DATA EXTRACT:
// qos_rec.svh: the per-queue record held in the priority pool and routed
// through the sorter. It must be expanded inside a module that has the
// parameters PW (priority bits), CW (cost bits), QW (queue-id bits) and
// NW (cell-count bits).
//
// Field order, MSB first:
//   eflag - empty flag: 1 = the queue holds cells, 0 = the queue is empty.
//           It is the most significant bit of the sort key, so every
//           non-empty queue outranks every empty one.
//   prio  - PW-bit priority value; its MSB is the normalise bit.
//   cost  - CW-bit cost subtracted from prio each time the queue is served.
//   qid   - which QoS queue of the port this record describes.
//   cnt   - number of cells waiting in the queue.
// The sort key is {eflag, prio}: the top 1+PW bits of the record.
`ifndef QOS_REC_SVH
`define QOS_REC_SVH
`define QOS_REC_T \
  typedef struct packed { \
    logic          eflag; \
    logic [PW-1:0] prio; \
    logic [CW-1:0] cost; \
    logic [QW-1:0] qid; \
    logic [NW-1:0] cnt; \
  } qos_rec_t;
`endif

* * *

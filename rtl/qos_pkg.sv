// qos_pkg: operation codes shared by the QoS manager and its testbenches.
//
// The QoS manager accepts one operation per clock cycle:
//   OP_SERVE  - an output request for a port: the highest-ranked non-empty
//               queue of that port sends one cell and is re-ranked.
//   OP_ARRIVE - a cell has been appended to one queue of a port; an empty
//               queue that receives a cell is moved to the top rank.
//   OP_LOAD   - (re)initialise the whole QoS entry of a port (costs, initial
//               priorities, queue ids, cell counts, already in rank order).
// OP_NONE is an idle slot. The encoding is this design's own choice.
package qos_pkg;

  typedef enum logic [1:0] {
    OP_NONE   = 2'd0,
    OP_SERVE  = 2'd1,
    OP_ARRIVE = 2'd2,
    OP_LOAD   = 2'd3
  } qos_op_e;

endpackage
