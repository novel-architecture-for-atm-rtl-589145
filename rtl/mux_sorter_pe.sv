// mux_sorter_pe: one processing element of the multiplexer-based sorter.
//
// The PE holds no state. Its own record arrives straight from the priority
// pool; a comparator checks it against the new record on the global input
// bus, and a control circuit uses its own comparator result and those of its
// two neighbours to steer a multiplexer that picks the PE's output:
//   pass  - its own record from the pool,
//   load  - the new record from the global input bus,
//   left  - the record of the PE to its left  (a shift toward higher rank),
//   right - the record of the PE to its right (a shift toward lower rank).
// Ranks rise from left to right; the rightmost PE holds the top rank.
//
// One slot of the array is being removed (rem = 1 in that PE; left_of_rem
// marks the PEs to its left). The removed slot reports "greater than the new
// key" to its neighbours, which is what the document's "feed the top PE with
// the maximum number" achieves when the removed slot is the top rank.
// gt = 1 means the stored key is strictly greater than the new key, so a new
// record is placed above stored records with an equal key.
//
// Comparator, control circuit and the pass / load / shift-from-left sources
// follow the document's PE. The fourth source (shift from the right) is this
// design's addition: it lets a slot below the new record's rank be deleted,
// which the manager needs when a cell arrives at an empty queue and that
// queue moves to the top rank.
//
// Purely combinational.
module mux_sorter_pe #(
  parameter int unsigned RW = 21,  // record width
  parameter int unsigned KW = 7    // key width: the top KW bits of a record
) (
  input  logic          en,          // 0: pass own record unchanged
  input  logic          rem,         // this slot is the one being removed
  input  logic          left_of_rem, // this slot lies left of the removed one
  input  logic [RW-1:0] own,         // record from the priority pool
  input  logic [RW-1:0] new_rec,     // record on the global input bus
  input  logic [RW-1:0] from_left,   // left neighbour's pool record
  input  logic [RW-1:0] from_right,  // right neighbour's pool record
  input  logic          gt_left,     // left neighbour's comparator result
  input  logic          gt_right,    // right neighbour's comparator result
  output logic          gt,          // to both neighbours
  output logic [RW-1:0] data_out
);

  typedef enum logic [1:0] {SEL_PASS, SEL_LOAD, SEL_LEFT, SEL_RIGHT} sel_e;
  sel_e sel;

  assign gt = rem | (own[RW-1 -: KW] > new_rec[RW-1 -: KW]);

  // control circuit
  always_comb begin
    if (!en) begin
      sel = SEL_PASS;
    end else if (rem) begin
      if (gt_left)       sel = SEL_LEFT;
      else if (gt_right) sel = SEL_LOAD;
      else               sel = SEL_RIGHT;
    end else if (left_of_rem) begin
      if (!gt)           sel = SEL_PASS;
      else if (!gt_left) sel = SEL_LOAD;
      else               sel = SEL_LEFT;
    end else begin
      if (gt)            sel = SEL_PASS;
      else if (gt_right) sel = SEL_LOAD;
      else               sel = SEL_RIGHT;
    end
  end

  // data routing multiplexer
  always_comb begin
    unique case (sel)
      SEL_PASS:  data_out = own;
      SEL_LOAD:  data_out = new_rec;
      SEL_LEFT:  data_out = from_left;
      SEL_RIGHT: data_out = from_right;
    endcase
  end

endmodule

--

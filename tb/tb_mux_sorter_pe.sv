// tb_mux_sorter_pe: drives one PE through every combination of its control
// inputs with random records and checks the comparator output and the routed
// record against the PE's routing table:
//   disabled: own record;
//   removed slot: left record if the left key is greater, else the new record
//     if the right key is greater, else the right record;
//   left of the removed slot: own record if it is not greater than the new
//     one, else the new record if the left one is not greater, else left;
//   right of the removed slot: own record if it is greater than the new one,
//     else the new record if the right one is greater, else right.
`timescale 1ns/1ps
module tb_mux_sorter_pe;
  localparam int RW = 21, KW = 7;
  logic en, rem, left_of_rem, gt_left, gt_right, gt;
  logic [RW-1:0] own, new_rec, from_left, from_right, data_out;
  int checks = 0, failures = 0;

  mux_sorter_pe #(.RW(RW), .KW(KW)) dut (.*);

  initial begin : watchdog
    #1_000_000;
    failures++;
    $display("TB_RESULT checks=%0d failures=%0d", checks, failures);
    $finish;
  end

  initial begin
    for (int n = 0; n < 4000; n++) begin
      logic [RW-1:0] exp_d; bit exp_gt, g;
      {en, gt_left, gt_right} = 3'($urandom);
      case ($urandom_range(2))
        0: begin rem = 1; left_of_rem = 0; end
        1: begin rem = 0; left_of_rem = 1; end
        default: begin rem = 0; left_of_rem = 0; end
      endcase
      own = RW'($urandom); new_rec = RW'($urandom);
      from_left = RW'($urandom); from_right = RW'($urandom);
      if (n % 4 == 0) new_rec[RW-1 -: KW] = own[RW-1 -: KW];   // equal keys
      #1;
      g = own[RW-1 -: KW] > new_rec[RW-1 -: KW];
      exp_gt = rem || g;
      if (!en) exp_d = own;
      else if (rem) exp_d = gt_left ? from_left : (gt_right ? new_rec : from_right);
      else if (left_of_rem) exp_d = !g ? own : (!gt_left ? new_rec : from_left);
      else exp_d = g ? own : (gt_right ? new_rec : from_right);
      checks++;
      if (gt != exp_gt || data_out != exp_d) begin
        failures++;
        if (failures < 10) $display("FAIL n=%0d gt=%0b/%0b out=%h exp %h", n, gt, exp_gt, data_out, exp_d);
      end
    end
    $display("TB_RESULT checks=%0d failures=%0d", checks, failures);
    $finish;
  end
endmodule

ACTION ITEM:
What is asked for is an exact copy of the lines above from the one containing "pool and routed" through the one containing "key, so every", and only those.

OUTPUT OF THE TASK:
// qos_rec.svh: the per-queue record held in the priority pool and routed
// through the sorter. It must be expanded inside a module that has the
// parameters PW (priority bits), CW (cost bits), QW (queue-id bits) and
// NW (cell-count bits).
//
// Field order, MSB first:
//   eflag - empty flag: 1 = the queue holds cells, 0 = the queue is empty.
//           It is the most significant bit of the sort key, so every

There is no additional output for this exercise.